The Memcached implementation in django/core/cache/backends/memcached.py provides two primary flavors: PyMemcacheCache (using pymemcache) and PyLibMCCache (using the C-based pylibmc). Both inherit from BaseMemcachedCache, which handles several protocol-specific quirks.

The 30-Day Timeout Quirk

Memcached treats timeouts greater than 30 days (2,592,000 seconds) as Unix timestamps rather than relative offsets. BaseMemcachedCache.get_backend_timeout transparently handles this by converting long durations into absolute timestamps:

if timeout > 2592000:  # 30 days
# Memcached interprets values > 30 days as Unix timestamps.
timeout += int(time.time())

Handling the 1MB Limit

Memcached has a hard limit of 1MB for any single cached item. If a set operation fails (often due to this limit), the backend proactively deletes the key to prevent stale data from persisting if an older, smaller version of the key already existed:

def set(self, key, value, timeout=DEFAULT_TIMEOUT, version=None):
key = self.make_and_validate_key(key, version=version)
if not self._cache.set(key, value, self.get_backend_timeout(timeout)):
# Make sure the key doesn't keep its old value in case of failure
self._cache.delete(key)

Database and File-based Persistence

For environments where external services like Redis are unavailable, DatabaseCache and FileBasedCache provide persistent storage using existing infrastructure.

Database Caching

DatabaseCache (in django/core/cache/backends/db.py) stores data in a dedicated table. It is particularly useful because it respects Django's database routing, allowing cache traffic to be isolated to a specific database.

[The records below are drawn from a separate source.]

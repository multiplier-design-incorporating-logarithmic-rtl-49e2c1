// rlns_ref_pkg: reference model of the residue logarithmic multiplier, for
// the testbenches only.
//
// The model works on plain integers rather than on residues: the characteristic
// is floor(log2 A), the mantissa is (A - 2^k) / 2^k scaled to 10 bits, the
// correction constants are written as fractions of 1024, and the reverse
// conversion is simply (kA + kB + C) mod 63, the value the residue datapath must
// reproduce. Products are formed by multiplication, not by shifting.
package rlns_ref_pkg;

  typedef logic [127:0] u128_t;

  // floor(log2 a), a > 0
  function automatic int ref_char(input logic [63:0] a);
    int k = 0;
    for (int i = 0; i < 64; i++) if (a[i]) k = i;
    return k;
  endfunction

  // 10-bit mantissa of a with n-bit operand: floor((a - 2^k) * 1024 / 2^k)
  function automatic int ref_mant(input logic [63:0] a);
    int k = ref_char(a);
    u128_t num = (u128_t'(a) - (u128_t'(1) << k)) * 1024;
    return int'(num / (u128_t'(1) << k));
  endfunction

  // floor(m * num / 2^sh) for a 10-bit mantissa
  function automatic int part(input int m, input int sh);
    return m / (1 << sh);
  endfunction

  // B-LEC: corrected logarithm mantissa, in units of 2^-10
  function automatic int ref_blec(input int m);
    int inv7 = 127 - (m / 8);   // inverted 7 MSBs, in units of 2^-7
    int inv5 = 31 - (m / 32);   // inverted 5 MSBs, in units of 2^-5
    int r = m / 128;
    int add;
    case (r)
      0: add = part(m, 2) + part(m, 3) + part(m, 5);
      1: add = part(m, 2) + part(m, 4) + part(m, 5) + part(m, 6);
      2: add = 73;
      3: add = 2 * 43;
      4: add = inv7 + 8 * 3;
      5: add = inv7 + 2 * 15;
      6: add = inv5 * 8 + inv5 / 2;      // 17/64 = 1/4 + 1/64
      default: add = inv5 * 4 + inv5;    // 5/32 = 1/8 + 1/32
    endcase
    return (m + add) % 1024;
  endfunction

  // B-ALEC: 2^m approximation, 1.f in units of 2^-10 (1024 .. 2047)
  function automatic int ref_balec(input int m);
    int r = m / 128;
    int add;
    int lead = 0;            // j of the leading one among m_-4 .. m_-10, 0 if none
    bit c1, c2, c3, c4;
    static int radd[8] = '{0, 983, 952, 938, 941, 947, 965, 991};
    if (r == 0) begin
      for (int j = 10; j >= 4; j--) if (((m >> (10 - j)) & 1) != 0) lead = j;
      c1 = lead inside {4, 5, 6, 7};
      c2 = lead inside {5, 7};
      c3 = lead inside {6, 7};
      c4 = lead inside {8, 9, 10};
      add = 896 * int'(c1 | c2 | c3) + 102 * int'(c1) + 8 * int'(c2) + 16 * int'(c3) + 7 * int'(c4);
    end else begin
      add = radd[r];
    end
    return 1024 + ((m + add) % 1024);
  endfunction

  // whole product, also returning the internal quantities for coverage
  function automatic logic [63:0] ref_mult(input logic [63:0] a, input logic [63:0] b,
                                           input int n, output int t, output int carry,
                                           output int cmn);
    int ka, kb, ma, mb, s, pm;
    u128_t z;
    t = 0; carry = 0; cmn = 0;
    if (a == 0 || b == 0) return '0;
    ka = ref_char(a); kb = ref_char(b);
    ma = ref_mant(a); mb = ref_mant(b);
    s = ref_blec(ma) + ref_blec(mb);
    carry = s / 1024;
    cmn = s % 1024;
    t = (ka + kb + carry) % 63;
    pm = ref_balec(cmn);
    z = (u128_t'(pm) * (u128_t'(1) << t)) / 1024;
    z = z % (u128_t'(1) << (2 * n));
    return z[63:0];
  endfunction

endpackage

A critical aspect of this backend is its manual culling process. Since databases do not natively expire rows like Redis does, DatabaseCache performs culling during set operations if the MAX_ENTRIES limit is reached. It uses a combination of expiring old keys and a "cull frequency" algorithm to maintain table size:

def _cull(self, db, cursor, now, num):
if self._cull_frequency == 0:
self.clear()
else:
# First, delete truly expired entries
cursor.execute("DELETE FROM %s WHERE %s < %%s" % (table, expires_col), [now])
# If still over limit, delete a fraction of remaining entries
if remaining_num > self._max_entries:
cull_num = remaining_num // self._cull_frequency
# ... logic to delete oldest keys ...

File-based Caching

FileBasedCache (in django/core/cache/backends/filebased.py) stores each cache entry as a separate file. While simple, it can suffer from performance degradation on filesystems with many small files. It uses zlib compression to reduce disk usage and pickle for serialization.

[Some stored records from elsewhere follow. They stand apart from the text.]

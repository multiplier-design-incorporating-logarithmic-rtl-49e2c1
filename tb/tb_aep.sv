// tb_aep: accuracy workload. For each operand width N = 8, 16 and 32, 250
// random operand pairs are multiplied by both multipliers and the error
// percentage EP = (TV - EV) / TV * 100 of each product is accumulated into an
// average error percentage, both signed (positive and negative errors
// cancelling) and absolute. At N = 32 pairs whose characteristic sum reaches
// the 63-step dynamic range are redrawn and counted. Every product must also
// match the reference model, and the averages must stay below 0.6 % signed and
// 1.0 % absolute.
module tb_aep;
  import rlns_ref_pkg::*;
  logic clk = 0;
  always #5 clk = ~clk;
  int checks = 0, failures = 0;

  logic [7:0]  a8 = '0, b8 = '0;
  logic [15:0] a16 = '0, b16 = '0;
  logic [31:0] a32 = '0, b32 = '0;
  logic [15:0] z8r, z8m;
  logic [31:0] z16r, z16m;
  logic [63:0] z32r, z32m;

  rlns_top #(.N(8))  dut8  (.a_rlns(a8),  .b_rlns(b8),  .z_rlns(z8r),  .x_mrlns(a8),  .y_mrlns(b8),  .z_mrlns(z8m));
  rlns_top #(.N(16)) dut16 (.a_rlns(a16), .b_rlns(b16), .z_rlns(z16r), .x_mrlns(a16), .y_mrlns(b16), .z_mrlns(z16m));
  rlns_top #(.N(32)) dut32 (.a_rlns(a32), .b_rlns(b32), .z_rlns(z32r), .x_mrlns(a32), .y_mrlns(b32), .z_mrlns(z32m));

  task automatic run(input int n);
    real sum_s = 0.0, sum_a = 0.0, tv, ep, aep_s, aep_a;
    int redrawn = 0, t, c, cmn;
    logic [63:0] va, vb, e, zr, zm;
    for (int i = 0; i < 250; i++) begin
      do begin
        va = {$urandom, $urandom} % (64'(1) << n);
        vb = {$urandom, $urandom} % (64'(1) << n);
        if (va == 0) va = 1;
        if (vb == 0) vb = 1;
        e = ref_mult(va, vb, n, t, c, cmn);
        if (ref_char(va) + ref_char(vb) + c >= 63) redrawn++;
      end while (ref_char(va) + ref_char(vb) + c >= 63);
      @(posedge clk);
      a8 = va[7:0]; b8 = vb[7:0]; a16 = va[15:0]; b16 = vb[15:0]; a32 = va[31:0]; b32 = vb[31:0];
      #1;
      case (n)
        8:       begin zr = 64'(z8r);  zm = 64'(z8m);  end
        16:      begin zr = 64'(z16r); zm = 64'(z16m); end
        default: begin zr = z32r;      zm = z32m;      end
      endcase
      checks += 2;
      if (zr !== e) begin failures++; $display("FAIL N=%0d RLNS %0d * %0d = %0d exp %0d", n, va, vb, zr, e); end
      if (zm !== e) begin failures++; $display("FAIL N=%0d MRLNS %0d * %0d = %0d exp %0d", n, va, vb, zm, e); end
      tv = real'(va) * real'(vb);
      ep = (tv - real'(zr)) / tv * 100.0;
      sum_s += ep;
      sum_a += (ep < 0.0) ? -ep : ep;
    end
    aep_s = sum_s / 250.0;
    aep_a = sum_a / 250.0;
    $display("N=%0d: AEP signed %f %%, absolute %f %%, pairs redrawn %0d", n, aep_s, aep_a, redrawn);
    checks += 2;
    if (aep_s > 0.6 || aep_s < -0.6) begin failures++; $display("FAIL N=%0d signed AEP too large", n); end
    if (aep_a > 1.0) begin failures++; $display("FAIL N=%0d absolute AEP too large", n); end
  endtask

  initial begin
    run(8);
    run(16);
    run(32);
    $display("TB_RESULT checks=%0d failures=%0d", checks, failures);
    $finish;
  end

  initial begin : watchdog
    repeat (10000) @(posedge clk);
    failures++;
    $display("TB_RESULT checks=%0d failures=%0d", checks, failures);
    $finish;
  end
endmodule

Warning: Because it uses pickle.load(), the LOCATION directory must never be web-accessible to prevent arbitrary code execution vulnerabilities.

Development and Testing Backends

Local Memory Cache

LocMemCache (in django/core/cache/backends/locmem.py) is the default backend if none is configured. It is thread-safe, using a threading.Lock to protect its internal OrderedDict storage. However, it is per-process. In a multi-process production environment (like Gunicorn with multiple workers), each worker will have its own isolated cache, making it unsuitable for production.

Dummy Cache

DummyCache (in django/core/cache/backends/dummy.py) implements the cache interface but performs no actual storage. It is invaluable for development or testing environments where you want to verify that caching logic is called without actually persisting data or dealing with expiration.

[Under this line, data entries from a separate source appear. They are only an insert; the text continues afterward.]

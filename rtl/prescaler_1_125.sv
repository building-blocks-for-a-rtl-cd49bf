// Spike-free divide-by-1/1.25 phase-select prescaler (parallel phase selection).
//
// Input: the four quadrature phases of the divide-by-8 output. With mode low
// the output stays connected to one phase: divide by 1. With mode high the
// connection moves to the next, 90-degree later phase at every output rising
// edge, so each output period is stretched by a quarter: divide by 1.25
// (10 instead of 8 VCO periods). Two multiplexers run in parallel: the early
// one switches at the rising edge, the late one follows at the falling edge,
// and the output is the OR of the two. When the early one moves to a phase
// that is still low, the late one still holds the old, high phase, so the
// output has no spike. The mode value presented before a rising edge sets
// the length of the output period that starts at that edge.
module prescaler_1_125 (
  input  logic [3:0] ph,       // ph[k] lags ph[0] by k*90 degrees
  input  logic       rst_n,
  input  logic       mode,
  output logic       clk_out
);
  logic [1:0] sel_e, sel_l;
  logic       y_e, y_l;

  phase_mux4 u_mux_early (.ph(ph), .sel(sel_e), .y(y_e));
  phase_mux4 u_mux_late  (.ph(ph), .sel(sel_l), .y(y_l));

  assign clk_out = y_e | y_l;

  phase_select_ctrl u_ctrl (
    .clk_out  (clk_out),
    .rst_n    (rst_n),
    .mode     (mode),
    .sel_early(sel_e),
    .sel_late (sel_l)
  );
endmodule
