// Self-checking test of prescaler_1_125, fed by the divide-by-8 (hf_div8).
// mode is drawn at random for every output period. Each period, counted in
// VCO periods between output rising edges, must be 8 with mode low and 10
// (a quarter of 8 swallowed) with mode high. Spike freedom: every high and
// low pulse of the output must last at least 2 VCO periods.
module tb_prescaler_1_125;
  int checks = 0, failures = 0;
  logic vco = 0, rst_n = 1, mode = 0;
  logic [3:0] ph;
  logic out;
  int cyc = 0, last_rise = -1, last_edge = 0, n_swallow = 0, n_plain = 0;
  logic mode_at_rise;
  logic out_d = 0;

  hf_div8 u_div8 (.vco_clk(vco), .rst_n(rst_n), .div2(), .ph(ph));
  prescaler_1_125 dut (.ph(ph), .rst_n(rst_n), .mode(mode), .clk_out(out));

  task automatic check(input bit ok, input string what);
    checks++;
    if (!ok) begin failures++; $display("FAIL %s", what); end
  endtask

  // Reset pulse: the asynchronous resets act on the falling edge.
  initial begin
    #1 rst_n = 0;
  end

  initial begin : watchdog
    #5000000;
    failures++;
    $display("watchdog expired");
    $display("TB_RESULT checks=%0d failures=%0d", checks, failures);
    $finish;
  end

  // Count rising and falling output edges at any time to see spikes.
  int n_rise_any = 0;
  int n_det = 0;
  always @(posedge out) n_rise_any++;
  // New mode in mid-period, for the period starting at the next rising edge.
  always @(negedge out) mode = 1'($urandom_range(1));

  initial begin
    repeat (4) begin #10 vco = 1; #10 vco = 0; end
    rst_n = 1;
    n_rise_any = 0;   // edges before the reset do not count
    for (int i = 0; i < 4000; i++) begin
      #10 vco = 1; cyc++;
      #10 vco = 0;
      #1;
      if (out && !out_d) begin
        if (last_rise >= 0) begin
          check(cyc - last_rise == (mode_at_rise ? 10 : 8),
                $sformatf("period %0d with mode %b", cyc - last_rise, mode_at_rise));
          if (mode_at_rise) n_swallow++; else n_plain++;
        end
        mode_at_rise = mode;
        n_det++;
        last_rise = cyc;
      end
      if (out != out_d) begin
        check(cyc - last_edge >= 2, "pulse shorter than 2 VCO periods");
        last_edge = cyc;
      end
      out_d = out;
      #8;
    end
    check(n_swallow > 50 && n_plain > 50, "both modes exercised");
    check(n_rise_any == n_det, "no extra (zero-width) rising edges");
    $display("periods divide-by-1: %0d, divide-by-1.25: %0d", n_plain, n_swallow);
    $display("TB_RESULT checks=%0d failures=%0d", checks, failures);
    $finish;
  end
endmodule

Summary of Culling Strategies

Backends that manage their own storage limits (LocMemCache, DatabaseCache, FileBasedCache) share a common configuration pattern:

  • MAX_ENTRIES: The threshold at which culling begins (default 300).
  • CULL_FREQUENCY: The reciprocal of the fraction of entries to remove. For example, a value of 3 means 1/3 of the entries are removed when the limit is hit. A value of 0 results in a full cache wipe.

In contrast, RedisCache and Memcached backends delegate eviction and expiration to the underlying service, which typically uses LRU (Least Recently Used) or similar algorithms.